X, y = make_moons(n_samples=1000, noise=0.1)
xtrain, xtest, ytrain, ytest = train_test_split(X, y, test_size=0.2, random_state=0)
xtrain, xtest = jnp.array(xtrain, dtype=jnp.float32), jnp.array(xtest, dtype=jnp.float32)
ytrain, ytest = jax.nn.one_hot(ytrain, num_classes=2), jax.nn.one_hot(ytest, num_classes=2)

model = MLP(din=2, dmid=5, dout=2, rngs=nnx.Rngs(0))
optimizer = nnx.Optimizer(model, tx=optax.adam(learning_rate=0.01))

def dataloader(x, y, batchsize=32, key=None):
    """Yield batches of data."""
    n_samples = x.shape[0]
    indices = jnp.arange(n_samples)
    if key is not None:
        indices = jax.random.permutation(key, indices)

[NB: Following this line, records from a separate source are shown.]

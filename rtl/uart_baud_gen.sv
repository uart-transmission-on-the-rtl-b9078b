// uart_baud_gen: bit-rate enable generator for the UART transmitter.
//
// A free-running counter counts board clock cycles from 0 to CLKS_PER_BIT-1
// and wraps; 'tick' is high for the one cycle in which the counter holds its
// last value. With the defaults (50 MHz clock, 9600 baud) that is one pulse
// every 5208 cycles. The rest of the transmitter runs on the same clock and
// only acts in cycles where 'tick' is high, so no divided clock is created.
//
// Interface: clk, synchronous active-high rst (counter back to 0), tick.
// Timing: the first tick comes CLKS_PER_BIT cycles after the last reset
// cycle (CLKS_PER_BIT-1 clock edges after reset is released), then every
// CLKS_PER_BIT cycles.
//
// Counting clock cycles to divide the 50 MHz clock down to the baud rate, and
// the figure of 5208 cycles per bit, follow the original design. Using a
// clock-enable pulse, rounding the division and sizing the counter to fit are
// choices of this implementation.
module uart_baud_gen #(
  parameter int unsigned CLK_FREQ_HZ  = uart_pkg::CLK_FREQ_HZ_DEFAULT,
  parameter int unsigned BAUD_RATE    = uart_pkg::BAUD_RATE_DEFAULT,
  parameter int unsigned CLKS_PER_BIT = uart_pkg::clks_per_bit(CLK_FREQ_HZ, BAUD_RATE)
) (
  input  logic clk,
  input  logic rst,
  output logic tick
);

  localparam int unsigned CW = (CLKS_PER_BIT > 1) ? $clog2(CLKS_PER_BIT) : 1;
  localparam logic [CW-1:0] LAST = CW'(CLKS_PER_BIT - 1);

  logic [CW-1:0] count_q;

  initial assert (CLKS_PER_BIT >= 2)
    else $error("uart_baud_gen: CLKS_PER_BIT must be at least 2");

  always_ff @(posedge clk) begin
    if (rst)               count_q <= '0;
    else if (count_q == LAST) count_q <= '0;
    else                   count_q <= count_q + 1'b1;
  end

  assign tick = (count_q == LAST);

endmodule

    for start in range(0, n_samples, batchsize):
        end = min(start + batchsize, n_samples)
        batch_indices = indices[start:end]
        yield x[batch_indices], y[batch_indices]

@nnx.jit
def train_step(model, optimizer, x, y):
    def loss_fn(model, x, y):
        ypred = jax.nn.log_softmax(model(x), axis=-1)
        loss = -(ypred * y).mean()
        return loss

    loss, grads = nnx.value_and_grad(loss_fn)(model, x, y)
    optimizer = optimizer.update(grads)
    return loss

key=jax.random.PRNGKey(0)
for epoch in range(1, 50 + 1):
    key, subkey = jax.random.split(key)
    for xs, ys in dataloader(xtrain, ytrain, key=subkey):
        loss = train_step(model, optimizer, xs, ys)
    if epoch % 10 == 0:
        print(f"Epoch: ", epoch, f" Loss: {loss:.4f}")


In [None]:
# compute the kfac blocks
_graph, _params = nnx.split(model)

num_samples = 1
xb, yb = xtrain[:num_samples], ytrain[:num_samples]

def model_fn(params, x):
    return nnx.merge(_graph, params)(x)

def celoss(params, x, y):
    ypred = jax.nn.log_softmax(model_fn(params, x), axis=-1)
    loss = -(y * ypred).mean()
    return loss

acts, grads = jax.vmap(intergrad(celoss), in_axes=(None, 0, 0))(_params, xb, yb)
acts = [xb] + acts # prepend the original inputs to the activations.
acts = jax.tree.map( # prepend a column of ones to the activations (for the bias)
    lambda a : jnp.concatenate([jnp.ones((a.shape[0], 1)), a], axis=-1),
    acts)

In [None]:
shape(acts), shape(grads)

In [None]:
As, Bs = jax.tree.map(
    lambda x: x.T @ x, (acts, grads)
)
Bs = jax.tree.map(lambda x: x / num_samples , Bs) # normalize the Bs

In [None]:
blocks = jax.tree.map(
    lambda a, b: jnp.kron(a, b),
    As, Bs)

In [None]:
# compute the Empirical Fisher
grads = jax.vmap(nnx.grad(celoss), in_axes=(None, 0, 0))(_params, xb, yb) # has shapes [b, d] and [b, d1, d2]
grads = jax.tree.map(lambda x: x.reshape(x.shape[0], -1), jax.tree.leaves(grads))
grads = jnp.concat(grads, axis=-1)
EFisher = grads.T @ grads / grads.shape[0]

In [None]:
import matplotlib.pyplot as plt

_, (ax1, ax2) = plt.subplots(1, 2, figsize=(12, 6))

ax1.imshow(EFisher)
ax1.set_title('Empirical Fisher')

kfac = jnp.zeros_like(EFisher)
idx = 0
for b in blocks:
    kfac = kfac.at[idx: idx+b.shape[0], idx: idx+b.shape[1]].set(b)
    idx += b.shape[0]
ax2.imshow(kfac)
ax2.set_title('KFAC Blocks')

plt.show()

We can see that as described in F. Dangel's tutorial, for a single Datapoint, the blocks of the Fisher and the KFAC conincide. If we repeat for more datapoints, we start to see differences.

#### Limitations

A limitation of the current implementation of `intergrad` is that we assume the network only contains Linear layers with bias. There isn't a mechanism to "parse" out layers for which KFAC is supported like in `kfac-jax` or `laplace-torch` for example.